Local and state governments in the US have the power to ban flavoured vaping products, according to a new ruling from a federal appeals court.
The Ninth US Circuit Court of Appeals said there are currently around 300 state and local flavour bans across the country – with 100 of those in California alone.
Many of these bans were brought in to combat the country’s ‘youth vaping epidemic’ which is still regularly cited, despite data showing that the numbers of young people experimenting with e-cigarettes is declining.
The court ruled that the Family Smoking Prevention and Tobacco Control Act (TCA) did not prevent states, counties and cities from imposing tougher sales regulations if they saw fit.
The 2-1 majority ruling upheld the flavour ban introduced in Los Angeles County in 2019. The appeal court held that Congress preserved for states a ‘robust role in regulating, and even banning, sales of tobacco products.’

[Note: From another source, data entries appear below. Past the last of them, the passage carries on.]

// tb_stap_ref_pkg: reference arithmetic for the co-processor testbenches.
//
// Integer models, written independently of the RTL structure:
//  pmag     - magnitude of a product, keeping the upper PROD_W of 2*MANT_W bits
//  mac_step - one step of a partial sum with exponent: renormalise by one bit
//             when |sum| >= 2^(W-2), align the product to the exponent, add
//  sext     - sign-extend a W-bit field
package tb_stap_ref_pkg;

  function automatic longint unsigned pmag(longint unsigned a, longint unsigned b,
                                           int mant_w = 16, int prod_w = 16);
    return (a * b) >> (2 * mant_w - prod_w);
  endfunction

  function automatic void mac_step(ref longint sum, ref int e, input bit sg,
                                   input longint unsigned mag, input int w = 20,
                                   input int exp_w = 6, input int prod_w = 16);
    longint lim;
    longint a;
    lim = longint'(1) << (w - 2);
    if ((sum >= lim || sum < -lim) && e != (1 << exp_w) - 1) begin
      sum = sum >>> 1;
      e   = e + 1;
    end
    a   = (e >= prod_w) ? 0 : longint'(mag >> e);
    sum = sg ? sum - a : sum + a;
  endfunction

  function automatic longint sext(longint unsigned v, int w);
    longint r;
    r = longint'(v & ((longint'(1) << w) - 1));
    if (r >= (longint'(1) << (w - 1))) r = r - (longint'(1) << w);
    return r;
  endfunction

endpackage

It said that while the federal government alone can set ‘tobacco product standards’, state and local governments had the power to set their own requirements governing the sale of tobacco products and that included flavour bans.
Circuit Judge Lawrence VanDyke said:
“The TCA explicitly preserves local authority to enact more stringent regulations than the TCA itself.
“It carves out the federal government’s sole authority to establish the standards for tobacco products, while preserving state, local, and tribal authority to regulate or ban altogether sales of some, or all, tobacco products.”
Circuit Judge Ryan Nelson dissented and argued that the US Supreme Court had twice previously overturned sales bans on other federally regulated products.
California Attorney General Rob Bonta tweeted after the ruling:
“Every year, almost 500,000 people die due to tobacco-related disease. We must act to protect the health of our people.”
Meanwhile, a 2020 law banning the marketing of most flavoured tobacco products in California is currently on hold pending a public referendum in November.